● **To do**
Gather the lines below that include the string "repeat", copying each in full.

─── Information supplied ───

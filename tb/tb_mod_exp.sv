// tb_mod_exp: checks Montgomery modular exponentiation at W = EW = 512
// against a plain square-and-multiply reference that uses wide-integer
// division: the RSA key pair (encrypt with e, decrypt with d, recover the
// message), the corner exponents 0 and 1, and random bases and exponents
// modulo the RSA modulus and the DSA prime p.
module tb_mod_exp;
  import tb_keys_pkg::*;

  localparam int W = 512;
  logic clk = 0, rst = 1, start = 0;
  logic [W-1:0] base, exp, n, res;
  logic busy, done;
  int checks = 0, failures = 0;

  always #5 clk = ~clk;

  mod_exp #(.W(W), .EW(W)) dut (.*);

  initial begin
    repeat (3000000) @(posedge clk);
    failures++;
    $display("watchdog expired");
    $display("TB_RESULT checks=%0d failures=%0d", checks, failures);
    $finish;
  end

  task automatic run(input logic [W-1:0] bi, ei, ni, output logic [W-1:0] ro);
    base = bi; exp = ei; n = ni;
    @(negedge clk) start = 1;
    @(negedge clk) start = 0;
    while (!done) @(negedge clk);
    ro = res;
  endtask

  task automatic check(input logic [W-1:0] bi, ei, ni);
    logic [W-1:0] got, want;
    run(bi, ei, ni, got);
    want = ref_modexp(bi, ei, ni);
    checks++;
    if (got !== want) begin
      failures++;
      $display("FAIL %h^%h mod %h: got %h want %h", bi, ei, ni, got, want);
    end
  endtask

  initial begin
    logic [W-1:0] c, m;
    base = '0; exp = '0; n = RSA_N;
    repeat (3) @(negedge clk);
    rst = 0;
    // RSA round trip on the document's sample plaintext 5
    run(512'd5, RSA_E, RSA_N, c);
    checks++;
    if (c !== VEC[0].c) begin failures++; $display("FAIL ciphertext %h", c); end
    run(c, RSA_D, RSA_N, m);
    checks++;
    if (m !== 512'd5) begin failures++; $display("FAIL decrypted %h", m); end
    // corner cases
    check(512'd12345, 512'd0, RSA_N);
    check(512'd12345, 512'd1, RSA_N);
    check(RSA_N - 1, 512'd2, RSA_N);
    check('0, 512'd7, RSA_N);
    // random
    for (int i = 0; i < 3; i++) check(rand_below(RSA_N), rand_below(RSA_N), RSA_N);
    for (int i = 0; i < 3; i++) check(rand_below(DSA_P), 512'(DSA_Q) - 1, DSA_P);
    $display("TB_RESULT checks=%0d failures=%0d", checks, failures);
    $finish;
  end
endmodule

───

● **Response to the exercise**
    repeat (3000000) @(posedge clk);
    repeat (3) @(negedge clk);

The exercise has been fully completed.